Part of the answer lies in the fact that Jesus did not come from God to bring wonder bread for everyone and make sure no one ever goes hungry again. When Jesus did miracles, he was opening a wormhole from eternity to time, giving us a moment to glimpse the future life in the kingdom of God to come, offering a window into the promise of life when God’s will is done on earth as it is in heaven. He brings the kingdom into view in moments like these when he feeds the 5,000 or heals the sick, so that we are encouraged to realize that this is in fact the way things will be when the kingdom comes in full. But by resisting the temptation to be nothing but a wonder bread maker now, we are set to wondering by God about that “more” that is to come. He opens the way for faith to see life differently.
Here’s the thing about things: they are always meant to be signs that point beyond themselves. But here’s the thing about us and things: we are always trying to make the things themselves the thing itself. We want bread, in other words, instead of the Bread of Life. We want pharmaceuticals instead of the Great Physician. We want eternity collapsed into time, rather than seeing time as tipping us toward eternity.

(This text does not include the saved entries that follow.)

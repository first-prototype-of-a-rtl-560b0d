// Self-checking test of the front-end model. A negative triangular pulse
// (peak -16.8 mV, the amplitude used in the chip's front-end test) is applied
// in 1 ps steps; the digital output must be high exactly while the amplified
// signal (-20 x input) is above the threshold, delayed by 400 ps. A pulse
// below threshold must give no output, and a positive pulse none either.
module tb_fe_model;
  timeunit 1ps;
  timeprecision 1fs;

  localparam real GAIN  = 20.0;
  localparam real DELAY = 400.0;

  real  vin = 0.0, vth = 0.15;
  logic disc;
  int checks = 0, failures = 0;
  int n_pulses = 0;

  fe_model #(.GAIN(GAIN), .DELAY_PS(DELAY)) dut (.vin(vin), .vth(vth), .disc(disc));

  task automatic check(bit ok, string what);
    checks++;
    if (!ok) begin
      failures++;
      $display("FAIL %s at %0t", what, $realtime);
    end
  endtask

  // Triangle: linear to `peak` volts over `rise` ps, back to 0 over `fall` ps.
  // Records the expected threshold crossing times.
  task automatic shape(real peak, real rise, real fall, output real t_on, output real t_off);
    real t0;
    t0 = $realtime;
    t_on = -1.0; t_off = -1.0;
    for (int i = 1; i <= int'(rise + fall); i++) begin
      #(1.0);
      vin = (i <= int'(rise)) ? peak * i / rise : peak * (rise + fall - i) / fall;
      if (-GAIN * vin > vth && t_on < 0.0) t_on = $realtime;
      if (-GAIN * vin <= vth && t_on >= 0.0 && t_off < 0.0) t_off = $realtime;
    end
    vin = 0.0;
    if (t_on >= 0.0 && t_off < 0.0) t_off = $realtime;
  endtask

  real t_rise_seen, t_fall_seen;
  always @(posedge disc) begin t_rise_seen = $realtime; n_pulses++; end
  always @(negedge disc) t_fall_seen = $realtime;

  initial begin
    real t_on, t_off;
    int n0;
    #(2000.0);
    check(!disc, "idle low");
    for (int k = 0; k < 10; k++) begin
      vth = 0.05 + 0.02 * k;
      n0 = n_pulses;
      shape(-0.0168, 300.0 + 20.0 * k, 1500.0, t_on, t_off);
      #(2.0 * DELAY);
      check(n_pulses == n0 + 1, "one output pulse");
      check(t_rise_seen - t_on > DELAY - 0.01 && t_rise_seen - t_on < DELAY + 0.01, "leading edge");
      check(t_fall_seen - t_off > DELAY - 0.01 && t_fall_seen - t_off < DELAY + 0.01, "trailing edge");
    end
    vth = 0.5;
    n0 = n_pulses;
    shape(-0.0168, 300.0, 1500.0, t_on, t_off);
    #(2.0 * DELAY);
    check(n_pulses == n0, "below threshold: no pulse");
    vth = 0.1;
    shape(0.0168, 300.0, 1500.0, t_on, t_off);
    #(2.0 * DELAY);
    check(n_pulses == n0, "positive input: no pulse");
    $display("TB_RESULT checks=%0d failures=%0d", checks, failures);
    $finish;
  end

  initial begin
    #(1.0e6);
    checks++; failures++;
    $display("FAIL watchdog");
    $display("TB_RESULT checks=%0d failures=%0d", checks, failures);
    $finish;
  end
endmodule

When you go to the mall to make your next purchase and walk out of there feeling more validated and valuable because of the thing in the shopping bag, you have made the thing signified into the thing, and it will never satisfy you for long. When you love another person as if your whole life depends upon that love, you have made your beloved into your god and dethroned the true God, who is love.

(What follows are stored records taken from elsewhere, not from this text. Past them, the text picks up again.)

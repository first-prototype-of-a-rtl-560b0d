// The three latch groups of the LATRIC0 quantization logic. Each group holds
// the 30 fine phases of the ring and the 7-bit coarse count.
//   group1: sampled on clk_latch1 - TOA at R1, then overwritten by CAL at R2
//   group2: copies group1 on clk_latch2 - at F1 this saves the TOA value
//   group3: sampled on tot_latch at the trailing edge of the pulse (TOT)
// After a measurement, group3 = TOT, group2 = TOA, group1 = CAL, and they
// hold until the next event. The chip uses gated set-reset latches strobed by
// short pulses; here each group is a register sampled on the rising edge of
// its strobe, which is what a short strobe achieves. The group roles and the
// two-stage TOA/CAL arrangement follow the chip description. Groups are not
// reset: every group is written during a measurement before it is read.
module latch_groups
  import latric0_pkg::*;
(
  input  logic                clk_latch1,
  input  logic                clk_latch2,
  input  logic                tot_latch,
  input  logic [N_PHASES-1:0] phase,
  input  logic [COARSE_W-1:0] coarse,
  output raw_meas_t           group1,   // CAL after a measurement
  output raw_meas_t           group2,   // TOA after a measurement
  output raw_meas_t           group3    // TOT after a measurement
);
  timeunit 1ps;
  timeprecision 1fs;

  always_ff @(posedge clk_latch1) group1 <= '{coarse: coarse, fine: phase};
  always_ff @(posedge clk_latch2) group2 <= group1;
  always_ff @(posedge tot_latch)  group3 <= '{coarse: coarse, fine: phase};

endmodule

Man shall not live by bread alone, but by every word that proceeds from the mouth of God. Moses was the first to tell us that after the children of Israel had tasted manna from heaven and wanted more. Moses said that God fed the body that way in order to give the people a taste of the Lord’s goodness, but their hunger would never be satisfied unless they ate up the commandments of God and let them be food for the soul. Jesus defeated the temptation of the devil in the wilderness by saying the same thing. The devil tempts us to take what God means to be a whiff of heaven and turns it into a longing for earth alone.
Some of you here this morning haven’t thought about your soul in years. You’ve been busy working on your body, working on your work, working on your house, working on your spouse, working on what cannot and will not last beyond the grave. And you are in the same position as those Jesus spoke to that day who thought of him as little more than a meal ticket.
Can you smell the bread-baking candles in the sanctuary this morning? Doesn’t it make you hungry? Don’t you just want to get up from where you are and let your nose lead you to the food? Well, what if you were to let that smell of bread lead you instead to the Bread of Life? What if your olfactory sense led you to make some spiritual sense of things for the first time in a long time? What if you were to get up and follow your nose to the Bread of Life instead and eat, eat, eat until you hunger no more?
Jesus gives us glimpses of heaven on earth so that we can see where God is truly leading us. If we stop with the thing and never get to the thing signified, if we stop with bread and never get to the Bread of Life, we will die like our ancestors in the wilderness. But if we take Jesus to be the Bread of Life and receive him as food for the soul, we shall receive all he promised. We shall never hunger again for things that do not satisfy.
As I held the hands of people with hungry stomachs and hurting children and prayed for their healing and help, I could see they knew something that maybe I had missed with my full stomach and healthy children. They knew to wonder, to wonder about more than bread, to wonder about the Bread of Life. Funny, I thought I was there to help them. Makes you wonder, huh?